Negotiation · Primly Community

negotiating total compensation vs base salary: which number actually matters at L5+

numbers_only · 4 replies

hot take: most people negotiate the wrong number.

at L5/senior level, base salary is often the least flexible part of the offer. companies have internal bands and they don't usually break them. but total comp is a different story.

here's the breakdown from my last two offers (both 2026, both Bay Area):

Offer A (company A): base: $195k (at band ceiling) RSU: $400k over 4 years (25% annual cliff) sign-on: $50k total yr1: ~$345k

Offer B (company B): base: $210k RSU: $300k over 4 years sign-on: $25k total yr1: ~$310k

Offer A "won" on total comp even though the base was lower. I almost walked away from it because I anchored on base.

the lever that moved in both: RSU grant size. recruiter came back 3x on both. never budged on base after the first call.

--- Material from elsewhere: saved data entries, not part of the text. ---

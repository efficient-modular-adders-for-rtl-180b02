// tb_mod_adder1: exhaustive check of the modulo-m adder.
// Three instances: the default (W = 8, m = 256), W = 8 with m = 200 and W = 4
// with m = 13. Every pair x, y in [0, m-1] is applied and z is compared with
// (x + y) % m computed in integer arithmetic. Combinational, so a short delay
// separates stimulus and check; the watchdog bounds the run.
module tb_mod_adder1;
  int checks = 0, failures = 0;
  int wraps = 0, carries = 0, ones_zero = 0;

  logic [7:0] x0, y0, z0, x1, y1, z1;
  logic [3:0] x2, y2, z2;

  mod_adder1                    u0 (.x(x0), .y(y0), .z(z0));
  mod_adder1 #(.W(8), .M(200))  u1 (.x(x1), .y(y1), .z(z1));
  mod_adder1 #(.W(4), .M(13))   u2 (.x(x2), .y(y2), .z(z2));

  initial begin
    #1000000;
    failures++;
    $display("watchdog expired");
    $display("TB_RESULT checks=%0d failures=%0d", checks, failures);
    $finish;
  end

  initial begin
    for (int x = 0; x < 256; x++) begin
      for (int y = 0; y < 256; y++) begin
        x0 = 8'(x); y0 = 8'(y);
        x1 = 8'(x % 200); y1 = 8'(y % 200);
        x2 = 4'(x % 13); y2 = 4'(y % 13);
        #1;
        checks += 3;
        if (z0 != 8'((x + y) % 256)) begin
          failures++;
          if (failures < 10) $display("m=256: %0d+%0d gave %0d", x, y, z0);
        end
        if (z1 != 8'((x % 200 + y % 200) % 200)) begin
          failures++;
          if (failures < 10) $display("m=200: %0d+%0d gave %0d", x % 200, y % 200, z1);
        end
        if (z2 != 4'((x % 13 + y % 13) % 13)) begin
          failures++;
          if (failures < 10) $display("m=13: %0d+%0d gave %0d", x % 13, y % 13, z2);
        end
        if (x % 200 + y % 200 >= 200) wraps++;
      end
    end
    if (wraps == 0) failures++;
    $display("TB_RESULT checks=%0d failures=%0d", checks, failures);
    $finish;
  end
endmodule
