// mod_adder2: modulo 2^W-1 (one's-complement) adder with a select multiplexer
// (Mod_adder2).
//
// Two carry-propagate adders run in parallel: s0 = x + y and s1 = x + y + 1.
// The carry-out of s0 tells whether x + y reached 2^W; if it did, the result is
// (x + y + 1) mod 2^W, otherwise x + y. Zero keeps both of its one's-complement
// encodings: all-zeros, and all-ones when x + y = 2^W - 1 exactly, which is
// never incremented. Operands may themselves be either encoding of zero.
//
// Interface: W-bit x, y in, W-bit z out; purely combinational.
module mod_adder2 #(
  parameter int unsigned W = 8
) (
  input  logic [W-1:0] x,
  input  logic [W-1:0] y,
  output logic [W-1:0] z
);

  logic [W:0] s0;  // x + y, with carry-out
  logic [W-1:0] s1;  // (x + y + 1) mod 2^W

  always_comb begin
    s0 = {1'b0, x} + {1'b0, y};
    s1 = x + y + W'(1);
    z  = s0[W] ? s1 : s0[W-1:0];
  end

endmodule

practical framing: when you counter, counter on total comp, not base. "i was hoping to get closer to $X TC" is a much more productive conversation than "can you raise the base."

for early career: sign-on is the most flexible line item and the easiest yes for a recruiter. use it as a bridge if the base is stuck.

for staff and above: the RSU refresh schedule matters as much as the initial grant. if you're at a company with 3-year refreshes, you're constantly underwater. factor that into your walk-away number.

one thing i see people miss: vesting cliffs. a 1-year cliff means the company owns you for 12 months before you see a dime of equity. that's a negotiating point too, some places will go cliff-free for senior hires.

if you're comparing a fintech offer to a big tech offer, also account for expected value of equity. big tech RSU is stock you can sell day 1 of vesting. startup equity is a spreadsheet exercise in optimism.

run the actual math. don't anchor on the number that feels biggest.

4 replies

contractor_kai

this is exactly right. i spent 8 years contracting where you only negotiated a rate, so when i went perm i fixated on salary. cost me probably $40k in RSU i didn't push on. also worth noting: 401k match is real comp too. some companies match 50%, some match nothing. model it out.

finance_faye

the vesting cliff point is underrated. a 1-year cliff on $200k in RSUs means the effective sign-on is zero if you leave before month 12. i've seen people not realize this until they tried to leave at month 10.

content_cole

exactly. and if they rescind or layoff before your cliff, you get nothing. always ask: what happens to unvested equity if the role is eliminated. sometimes they accelerate. often they don't.

remote_swe_42

what tool do you use to model this? i've been doing it in sheets but would love something purpose built.